The success or failure of the Kyoto Protocol is yet to be thoroughly ascertained. However, it is also to be noted that this only international agreement on climate change will expire in 2012. Therefore, the international community has made serious efforts in the recent past to renew its GHG mitigation commitment, and to adopt a climate change regime in post-2012 scenario. The main focus of the thirteenth Conference of Parties to the UNFCCC (COP 13) and third Conference of Parties serving aqs the Meeting of Parties to the Kyoto Protocol (COP/MOP 3) held at Bali, Indonesia in December 2007 was to lay down the future road map of the Kyoto Agreement in areas such as-mitigation, adaptation, transfer of technology and financing. The Bali Summit resulted in the issue of adaptation gaining predominance despite the climate change regime’s primary focus on mitigation. The decision to crate Adaptation Fund in Bonn, Germany bore fruit at the Bali COP/MOP 3. Bali Agreement referred to ‘nationally appropriate mitigation actions by developing country parties in the context of sustainable development supported by technology and enabled by finance and capacity building in a measurable, reportable and verifiable manner’. This decision is different from the general obligation assumed by all countries including developing country parties. Bali Summit can be said to be one of the stepping-stones to the post-Kyoto climate change regime.

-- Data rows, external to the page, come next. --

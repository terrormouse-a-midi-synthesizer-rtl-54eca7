// cosine_rom: one full period of the cosine in 256 words.
//
// Word i holds round(32767 * cos(2*pi*i/256)) as 16-bit two's complement,
// so the table index is the phase in units of 2*pi/256 and wraps naturally
// at 8 bits. The contents are in cosine_rom.hex (256 lines of 4 hex digits,
// generated from that formula), read relative to the project root. The read
// is registered: with en high on a rising edge, cosine shows the word at
// theta from the next cycle on; with en low it holds.
//
// The table size (256 samples, one period) and the registered read with an
// enable follow the original design; the exact rounding formula is this
// implementation's.
module cosine_rom
  import synth_pkg::*;
#(
  parameter string INIT_FILE = "rtl/cosine_rom.hex"
) (
  input  logic       clk,
  input  logic       en,
  input  logic [7:0] theta,
  output sample_t    cosine
);

  sample_t rom [COS_DEPTH];

  initial $readmemh(INIT_FILE, rom);

  always_ff @(posedge clk) begin
    if (en) cosine <= rom[theta];
  end

endmodule
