// tb_cosine_rom: every table word against 32767*cos(2*pi*i/256) computed
// with $cos, plus the one-clock latency and hold with en low.
module tb_cosine_rom;
  import synth_ref_pkg::*;
  logic clk = 0;
  logic en;
  logic [7:0] theta;
  logic signed [15:0] cosine;
  int checks = 0, failures = 0;

  cosine_rom dut (.clk(clk), .en(en), .theta(theta), .cosine(cosine));

  always #5 clk = ~clk;

  initial begin
    repeat (100000) @(posedge clk);
    failures++;
    $display("TB_RESULT checks=%0d failures=%0d", checks, failures);
    $finish;
  end

  initial begin
    en = 0; theta = 0;
    for (int i = 0; i < 256; i++) begin
      @(negedge clk); en = 1; theta = 8'(i);
      @(negedge clk); en = 0; theta = 8'(i + 77);
      checks++;
      if (cosine != cos_ref(i)) begin
        failures++;
        $display("ERR i=%0d got %0d exp %0d", i, cosine, cos_ref(i));
      end
      @(negedge clk);   // en low: must hold
      checks++;
      if (cosine != cos_ref(i)) begin
        failures++;
        $display("ERR hold i=%0d", i);
      end
    end
    // quarter-period symmetry points
    checks++; if (cos_ref(64) != 0 || cos_ref(128) != -32767) failures++;
    $display("TB_RESULT checks=%0d failures=%0d", checks, failures);
    $finish;
  end
endmodule
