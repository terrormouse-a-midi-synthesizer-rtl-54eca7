// delayline: single-port RAM that holds one waveguide's delay line.
//
// 256 words of 16 bits, the size of one FPGA block RAM. The port is
// synchronous: when en is high on a rising clock edge the word at addr is
// copied to the data_out register and, if we is high, overwritten with
// data_in. A read therefore takes one clock, and a write returns the word as
// it was before the write (read-first). With en low data_out holds. The size and the port list follow the original design; the
// read-first behaviour is this implementation's choice.
module delayline #(
  parameter int unsigned DEPTH = 256,
  parameter int unsigned WIDTH = 16,
  parameter int unsigned AW    = $clog2(DEPTH)
) (
  input  logic             clk,
  input  logic             en,        // port enable
  input  logic             we,        // write enable
  input  logic [AW-1:0]    addr,
  input  logic [WIDTH-1:0] data_in,
  output logic [WIDTH-1:0] data_out
);

  logic [WIDTH-1:0] mem [DEPTH];

  always_ff @(posedge clk) begin
    if (en) begin
      if (we) mem[addr] <= data_in;
      data_out <= mem[addr];
    end
  end

endmodule
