// tb_delayline: random reads and writes against an array model, checking
// the one-clock read latency, read-before-write and hold with en low.
module tb_delayline;
  logic        clk = 0;
  logic        en, we;
  logic [7:0]  addr;
  logic [15:0] din, dout;
  int checks = 0, failures = 0;
  logic [15:0] model [256];
  logic [15:0] expect_q;
  bit          expect_v;

  delayline dut (.clk(clk), .en(en), .we(we), .addr(addr), .data_in(din), .data_out(dout));

  always #5 clk = ~clk;

  initial begin
    repeat (200000) @(posedge clk);
    failures++;
    $display("TB_RESULT checks=%0d failures=%0d", checks, failures);
    $finish;
  end

  initial begin
    en = 0; we = 0; addr = 0; din = 0; expect_v = 0;
    // fill the memory first
    for (int i = 0; i < 256; i++) begin
      @(negedge clk); en = 1; we = 1; addr = 8'(i); din = 16'($urandom); model[i] = din;
    end
    @(negedge clk); en = 0; we = 0;
    for (int t = 0; t < 4000; t++) begin
      @(negedge clk);
      if (expect_v) begin
        checks++;
        if (dout !== expect_q) begin
          failures++;
          if (failures < 10) $display("ERR t=%0d dout=%h exp=%h", t, dout, expect_q);
        end
      end
      en   = ($urandom % 4) != 0;
      we   = ($urandom % 2) != 0;
      addr = 8'($urandom);
      din  = 16'($urandom);
      if (en) begin
        expect_q = model[addr];          // read-first
        expect_v = 1;
        if (we) model[addr] = din;
      end
      // with en low the output holds the last read
    end
    $display("TB_RESULT checks=%0d failures=%0d", checks, failures);
    $finish;
  end
endmodule
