// sample_mixer: waveguide adder and synthesizer-select multiplexer.
//
// The six waveguide outputs (16-bit two's complement) are added in a 19-bit
// accumulator, wide enough that six full-scale samples cannot overflow, and
// the top 16 bits [18:3] (the sum divided by 8) form the waveguide bank's
// sample. synth_sel picks that sample (SEL_WG) or the FM synthesizer's
// already-mixed sample (SEL_FM). The result is registered: sample_out follows
// the inputs one clock later.
//
// The adder width, the [18:3] scaling and the select encoding follow the
// original design; the single pipeline register is this implementation's.
module sample_mixer
  import synth_pkg::*;
#(
  parameter int unsigned VOICES = NUM_WG
) (
  input  logic       clk,
  input  logic       rst,
  input  sample_t    wg_sample [VOICES],
  input  sample_t    fm_sample,
  input  synth_sel_e synth_sel,
  output sample_t    sample_out
);

  localparam int unsigned AW = SAMPLE_W + $clog2(VOICES);   // 19 for six voices

  logic signed [AW-1:0] wg_sum;

  always_comb begin
    wg_sum = '0;
    for (int v = 0; v < VOICES; v++) wg_sum += AW'(wg_sample[v]);
  end

  always_ff @(posedge clk) begin
    if (rst)                      sample_out <= '0;
    else if (synth_sel == SEL_WG) sample_out <= wg_sum[AW-1 -: SAMPLE_W];
    else                          sample_out <= fm_sample;
  end

endmodule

The recently concluded Conference in Copenhagen (COP 15) was convened to negotiate the new international agreement on climate change in post-Kyoto scenario beyond 2012. The significance of the Copenhagen meeting lies in the fact that an unprecedented number of heads of governments—almost 120 were present—decided to come at Copenhagen to provide political leadership and give the final push for the new ‘international climate order’. The outcome of the Copenhagen meeting may be seen as a failure, if we judge it on the basis of the high degree of optimism arising out of the presence of an unprecedented number of heads of government. The Copenhagen Accord—the substantial outcome of negotiations—does not impose actual and verifiable obligations or binding emissions targets in particular or finance contributions. In spite of this fact, there have been significant progress in at least three area—financing, deforestation and adaptation.
In such a complex background, this paper will attempt to capture the possible scenarios that may arise in the near future with respect to reaching upon a new international agreement on climate change for the post-Kyoto world by the international community.
*Abstract of my paper accepted for presentation during the International Conference on "Cooling the Earth: Tactics for Restoring Climate Order and Saving the Living Planet" to be held on 15-17 November, 2010 at G.B. Pant University of Agriculture & Technology, Pantnagar, Uttarakhand.